SANTIAGO, Chile -- Gen. Augusto Pinochet, who terrorized his opponents for 17 years after taking power in a bloody coup, died Sunday, putting an end to a decade of intensifying efforts to bring him to trial for human rights abuses blamed on his regime. He was 91.

Violent clashes broke out between police and Pinochet opponents who threw rocks at cars and set up fire barricades on the city's main avenue. Police used tear gas and water cannons to disperse the crowd. Authorities said there were a number of arrests, but no immediate reports of injuries.

Hundreds of Pinochet supporters gathered outside the hospital, weeping and trading insults with people in passing cars. Some shouted "Long Live Pinochet!" and sang Chile's national anthem.

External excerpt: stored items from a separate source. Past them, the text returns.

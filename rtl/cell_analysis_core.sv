// cell_analysis_core: real-time analysis of a high-frame-rate bright-field
// video of cells. Frames (IMG_W x IMG_H, 8-bit) stream in pixel by pixel;
// for every frame that holds a cell a result record leaves: the frame
// number, the cell location in the frame, the cell centre in the 5x
// resized image and the wall radius at each of 360 degrees.
//
// Front end (one pixel per cycle):
//   bg_average   - the first N_AVG frames build the background image;
//   cell_detect  - background subtraction, histogram threshold, erosion and
//                  pixel count decide "iscell"; the frame (B = |C - BG| and
//                  the raw C) is written into frame_fifo and kept only if
//                  it holds a cell.
// Analysis (one cell frame at a time, taken from the FIFO):
//   find_cell      - Gaussian, threshold, opening, averaging -> location;
//   crop           - 24x24 windows of B, C and the filtered E around it;
//   find_center_ch - three channels (B, C, E) each resize 5x, stretch,
//                    threshold and average; the centre is the mean of the
//                    channels that found white pixels;
//   trace_wall     - polar trace of the stretched C around the centre;
//   result stream  - 93 words of 32 bits, m_tlast on the last.
// When the FIFO is full the front end holds s_tready low (a stall); frames
// are never dropped silently. Empty frames produce no output.
//
// Result words: 0 frame number; 1 {iscell, 15'b0, loc_y[7:0], loc_x[7:0]};
// 2 {15'b0, centre_found, cy[7:0], cx[7:0]}; 3..92 four radii each, the
// lowest angle in the low byte. The stage order, the 256-frame background,
// the FIFO between detection and analysis and the record contents follow
// the design description; the word layout and the analysis sequencing
// (one frame at a time, the FIFO slot released after the crop) are this
// design's choices.
module cell_analysis_core
  import ifc_pkg::*;
#(
  parameter int unsigned IMG_W   = 64,
  parameter int unsigned IMG_H   = 64,
  parameter int unsigned N_AVG   = 256,
  parameter int unsigned NSLOT   = 2,
  parameter int unsigned BG_FRAC = 240,
  parameter int unsigned T_MIN   = 20,
  parameter int unsigned MIN_PIX = 16
) (
  input  logic        clk,
  input  logic        rst_n,
  // pixel stream in
  input  logic        s_tvalid,
  output logic        s_tready,
  input  logic [7:0]  s_tdata,
  input  logic        s_tlast,
  // result stream out
  output logic        m_tvalid,
  input  logic        m_tready,
  output logic [31:0] m_tdata,
  output logic        m_tlast,
  // status
  output logic        bg_ready,
  output logic        det_done,
  output logic        det_iscell,
  output logic [$clog2(NSLOT+1)-1:0] fifo_occupancy
);
  localparam int unsigned NPIX = IMG_W * IMG_H;
  localparam int unsigned XW   = $clog2(IMG_W);
  localparam int unsigned YW   = $clog2(IMG_H);
  localparam int unsigned AW   = $clog2(NPIX);
  localparam int unsigned NWORDS = 3 + N_ANGLE / 4;

  // ---------------- front end ----------------
  logic          a_valid, a_ready, a_last;
  logic [7:0]    a_pix, a_bg;
  logic [XW-1:0] a_x;
  logic [YW-1:0] a_y;
  logic [31:0]   a_frame, frames_in;

  bg_average #(.W(IMG_W), .H(IMG_H), .N_AVG(N_AVG)) u_avg (
    .clk, .rst_n,
    .s_valid(s_tvalid), .s_ready(s_tready), .s_data(s_tdata), .s_last(s_tlast),
    .m_valid(a_valid), .m_ready(a_ready), .m_pix(a_pix), .m_bg(a_bg),
    .m_x(a_x), .m_y(a_y), .m_last(a_last), .m_frame(a_frame),
    .bg_ready, .frame_no(frames_in));

  logic          wr_free, wr_en, wr_commit, wr_discard;
  logic [AW-1:0] wr_addr;
  logic [7:0]    wr_b, wr_c, wr_thr, det_thr;
  logic [31:0]   wr_frame;
  logic [$clog2(NPIX+1)-1:0] det_count;

  cell_detect #(.W(IMG_W), .H(IMG_H), .BG_FRAC(BG_FRAC), .T_MIN(T_MIN), .MIN_PIX(MIN_PIX)) u_det (
    .clk, .rst_n,
    .s_valid(a_valid), .s_ready(a_ready), .s_pix(a_pix), .s_bg(a_bg),
    .s_x(a_x), .s_y(a_y), .s_last(a_last), .s_frame(a_frame),
    .wr_free, .wr_en, .wr_addr, .wr_b, .wr_c, .wr_commit, .wr_discard,
    .wr_frame, .wr_thr,
    .det_done, .det_iscell, .det_count, .thr(det_thr));

  logic          rd_valid, rd_release;
  logic [31:0]   rd_frame;
  logic [7:0]    rd_thr, rd_b, rd_c;
  logic [AW-1:0] rd_addr;

  frame_fifo #(.W(IMG_W), .H(IMG_H), .NSLOT(NSLOT)) u_fifo (
    .clk, .rst_n,
    .wr_free, .wr_en, .wr_addr, .wr_b, .wr_c, .wr_commit, .wr_discard, .wr_frame, .wr_thr,
    .rd_valid, .rd_frame, .rd_thr, .rd_addr, .rd_b, .rd_c, .rd_release,
    .occupancy(fifo_occupancy));

  // ---------------- analysis sequencer ----------------
  typedef enum logic [3:0] {S_IDLE, S_FEED, S_FCWAIT, S_CROP, S_CENTER, S_AVG,
                            S_TRACE, S_OUT} state_t;
  state_t state;

  logic [AW:0]   cnt;            // pixel / crop counter (one extra bit for the read latency)
  logic          feed_v, feed_last;
  logic [XW-1:0] feed_x;
  logic [YW-1:0] feed_y;
  logic [31:0]   cur_frame;

  // find cell
  logic          fc_done, fc_found;
  logic [XW-1:0] loc_x;
  logic [YW-1:0] loc_y;
  logic [$clog2(NPIX+1)-1:0] fc_n;
  logic [AW-1:0] e_addr;
  logic [7:0]    e_pix;

  find_cell #(.W(IMG_W), .H(IMG_H)) u_fc (
    .clk, .rst_n,
    .s_valid(feed_v), .s_pix(rd_b), .s_x(feed_x), .s_y(feed_y), .s_last(feed_last),
    .thr(rd_thr), .done(fc_done), .found(fc_found), .loc_x, .loc_y, .n_white(fc_n),
    .e_addr, .e_pix);

  // crop window origin, kept inside the filtered image (rows/cols 0..W-2)
  logic [XW-1:0] x0, y0;
  logic [XW-1:0] lx_q;
  logic [YW-1:0] ly_q;
  logic [4:0]    ci, cj;         // crop row / column being read
  logic          ld_we;
  logic [9:0]    ld_addr;

  function automatic int org(input int loc, input int edge_len);
    int v;
    v = loc - int'(CROP) / 2;
    if (v < 0) v = 0;
    if (v > edge_len - 1 - int'(CROP)) v = edge_len - 1 - int'(CROP);
    return v;
  endfunction

  // find center channels
  logic       ch_start;
  logic [2:0] ch_done_seen;
  logic       chb_done, chc_done, che_done, chb_busy, chc_busy, che_busy;
  logic       chb_f, chc_f, che_f;
  rcoord_t    chb_x, chb_y, chc_x, chc_y, che_x, che_y;
  logic [7:0] chb_lo, chc_lo, che_lo, chb_t, chc_t, che_t;
  logic [15:0] chb_s, chc_s, che_s;

  find_center_ch #(.BRIGHT(1'b1)) u_chb (
    .clk, .rst_n, .ld_we, .ld_addr, .ld_pix(rd_b), .start(ch_start),
    .busy(chb_busy), .done(chb_done), .found(chb_f), .cx(chb_x), .cy(chb_y),
    .lo(chb_lo), .scale(chb_s), .otsu_t(chb_t));
  find_center_ch #(.BRIGHT(1'b0)) u_chc (
    .clk, .rst_n, .ld_we, .ld_addr, .ld_pix(rd_c), .start(ch_start),
    .busy(chc_busy), .done(chc_done), .found(chc_f), .cx(chc_x), .cy(chc_y),
    .lo(chc_lo), .scale(chc_s), .otsu_t(chc_t));
  find_center_ch #(.BRIGHT(1'b1)) u_che (
    .clk, .rst_n, .ld_we, .ld_addr, .ld_pix(e_pix), .start(ch_start),
    .busy(che_busy), .done(che_done), .found(che_f), .cx(che_x), .cy(che_y),
    .lo(che_lo), .scale(che_s), .otsu_t(che_t));

  // centre = mean over the channels that found white pixels
  rcoord_t cen_x, cen_y;
  logic    cen_found;
  rcoord_t avg_x, avg_y;
  always_comb begin
    int sx, sy, n;
    sx = 0; sy = 0; n = 0;
    if (chb_f) begin sx += int'(chb_x); sy += int'(chb_y); n++; end
    if (chc_f) begin sx += int'(chc_x); sy += int'(chc_y); n++; end
    if (che_f) begin sx += int'(che_x); sy += int'(che_y); n++; end
    case (n)
      1:       begin avg_x = rcoord_t'(sx);     avg_y = rcoord_t'(sy);     end
      2:       begin avg_x = rcoord_t'(sx / 2); avg_y = rcoord_t'(sy / 2); end
      3:       begin avg_x = rcoord_t'(sx / 3); avg_y = rcoord_t'(sy / 3); end
      default: begin avg_x = rcoord_t'(RS / 2); avg_y = rcoord_t'(RS / 2); end
    endcase
  end

  // trace
  logic        tr_start, tr_done, tr_busy;
  logic [6:0]  tr_word;
  logic [31:0] tr_radii;
  trace_wall u_tr (
    .clk, .rst_n, .ld_we, .ld_addr, .ld_pix(rd_c), .start(tr_start),
    .cx(cen_x), .cy(cen_y), .lo(chc_lo), .scale(chc_s),
    .busy(tr_busy), .done(tr_done), .rd_word(tr_word), .rd_radii(tr_radii));

  // output
  logic [6:0] widx;
  assign tr_word = 7'(32'(widx) - 3);
  assign m_tvalid = (state == S_OUT);
  assign m_tlast  = (state == S_OUT) && (32'(widx) == NWORDS - 1);
  always_comb begin
    case (widx)
      7'd0:    m_tdata = cur_frame;
      7'd1:    m_tdata = {1'b1, 15'b0, 8'(ly_q), 8'(lx_q)};
      7'd2:    m_tdata = {15'b0, cen_found, 8'(cen_y), 8'(cen_x)};
      default: m_tdata = tr_radii;
    endcase
  end

  // FIFO read address: raster feed, then crop reads
  always_comb begin
    if (state == S_CROP)
      rd_addr = AW'((32'(y0) + 32'(ci)) * IMG_W + 32'(x0) + 32'(cj));
    else
      rd_addr = cnt[AW-1:0];
  end
  assign e_addr = rd_addr;

  always_ff @(posedge clk) begin
    if (!rst_n) begin
      state        <= S_IDLE;
      cnt          <= '0;
      feed_v       <= 1'b0;
      feed_last    <= 1'b0;
      rd_release   <= 1'b0;
      ld_we        <= 1'b0;
      ch_start     <= 1'b0;
      tr_start     <= 1'b0;
      ch_done_seen <= '0;
      widx         <= '0;
      ci           <= '0;
      cj           <= '0;
      cen_found    <= 1'b0;
    end else begin
      rd_release <= 1'b0;
      ch_start   <= 1'b0;
      tr_start   <= 1'b0;
      feed_v     <= 1'b0;
      feed_last  <= 1'b0;
      ld_we      <= 1'b0;
      case (state)
        S_IDLE: if (rd_valid && !rd_release) begin
          state     <= S_FEED;
          cnt       <= '0;
          cur_frame <= rd_frame;
        end
        S_FEED: begin
          // the FIFO read takes one cycle: raise valid for the address just issued
          feed_v    <= 1'b1;
          feed_x    <= XW'(cnt % (AW+1)'(IMG_W));
          feed_y    <= YW'(cnt / (AW+1)'(IMG_W));
          feed_last <= (32'(cnt) == NPIX - 1);
          cnt       <= cnt + 1'b1;
          if (32'(cnt) == NPIX - 1) state <= S_FCWAIT;
        end
        S_FCWAIT: if (fc_done) begin
          state <= S_CROP;
          lx_q  <= loc_x;
          ly_q  <= loc_y;
          x0    <= XW'(org(int'(loc_x), int'(IMG_W)));
          y0    <= XW'(org(int'(loc_y), int'(IMG_H)));
          ci    <= '0;
          cj    <= '0;
          cnt   <= '0;
        end
        S_CROP: begin
          // address (ci, cj) issued now, written into the crops next cycle
          ld_we   <= (32'(cnt) < CROP * CROP);
          ld_addr <= 10'(32'(ci) * CROP + 32'(cj));
          cnt     <= cnt + 1'b1;
          if (32'(cj) == CROP - 1) begin
            cj <= '0;
            ci <= ci + 1'b1;
          end else begin
            cj <= cj + 1'b1;
          end
          if (32'(cnt) == CROP * CROP) begin
            state        <= S_CENTER;
            ch_start     <= 1'b1;
            ch_done_seen <= '0;
            rd_release   <= 1'b1;       // B and C are now held in the crops
          end
        end
        S_CENTER: begin
          ch_done_seen <= ch_done_seen | {che_done, chc_done, chb_done};
          if ((ch_done_seen | {che_done, chc_done, chb_done}) == 3'b111) state <= S_AVG;
        end
        S_AVG: begin
          cen_x     <= avg_x;
          cen_y     <= avg_y;
          cen_found <= chb_f | chc_f | che_f;
          tr_start  <= 1'b1;
          state     <= S_TRACE;
        end
        S_TRACE: if (tr_done) begin
          state <= S_OUT;
          widx  <= '0;
        end
        S_OUT: if (m_tready) begin
          widx <= widx + 1'b1;
          if (32'(widx) == NWORDS - 1) state <= S_IDLE;
        end
        default: state <= S_IDLE;
      endcase
    end
  end

  // Result stream: data holds while the consumer stalls.
  assert property (@(posedge clk) disable iff (!rst_n)
                   m_tvalid && !m_tready |=> m_tvalid && $stable(m_tdata));
endmodule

Many Chileans saw Pinochet's death as reason for celebration. Hundreds of cheering, flag-waving people crowded a major plaza in the capital, drinking champagne and tossing confetti.

Supporters saw Pinochet as a Cold War hero for overthrowing democratically elected President Salvador Allende at a time when the U.S. was working to destabilize his Marxist government and keep Chile from exporting communism in Latin America.

But the world soon reacted in horror as Santiago's main soccer stadium filled with political prisoners to be tortured, shot, disappeared or forced into exile.

Pinochet's dictatorship laid the groundwork for South America's most stable economy, but his crackdown on dissent left a lasting legacy: His name has become a byword for the state terror, in many cases secretly supported by the United States, that retarded democratic change across the hemisphere.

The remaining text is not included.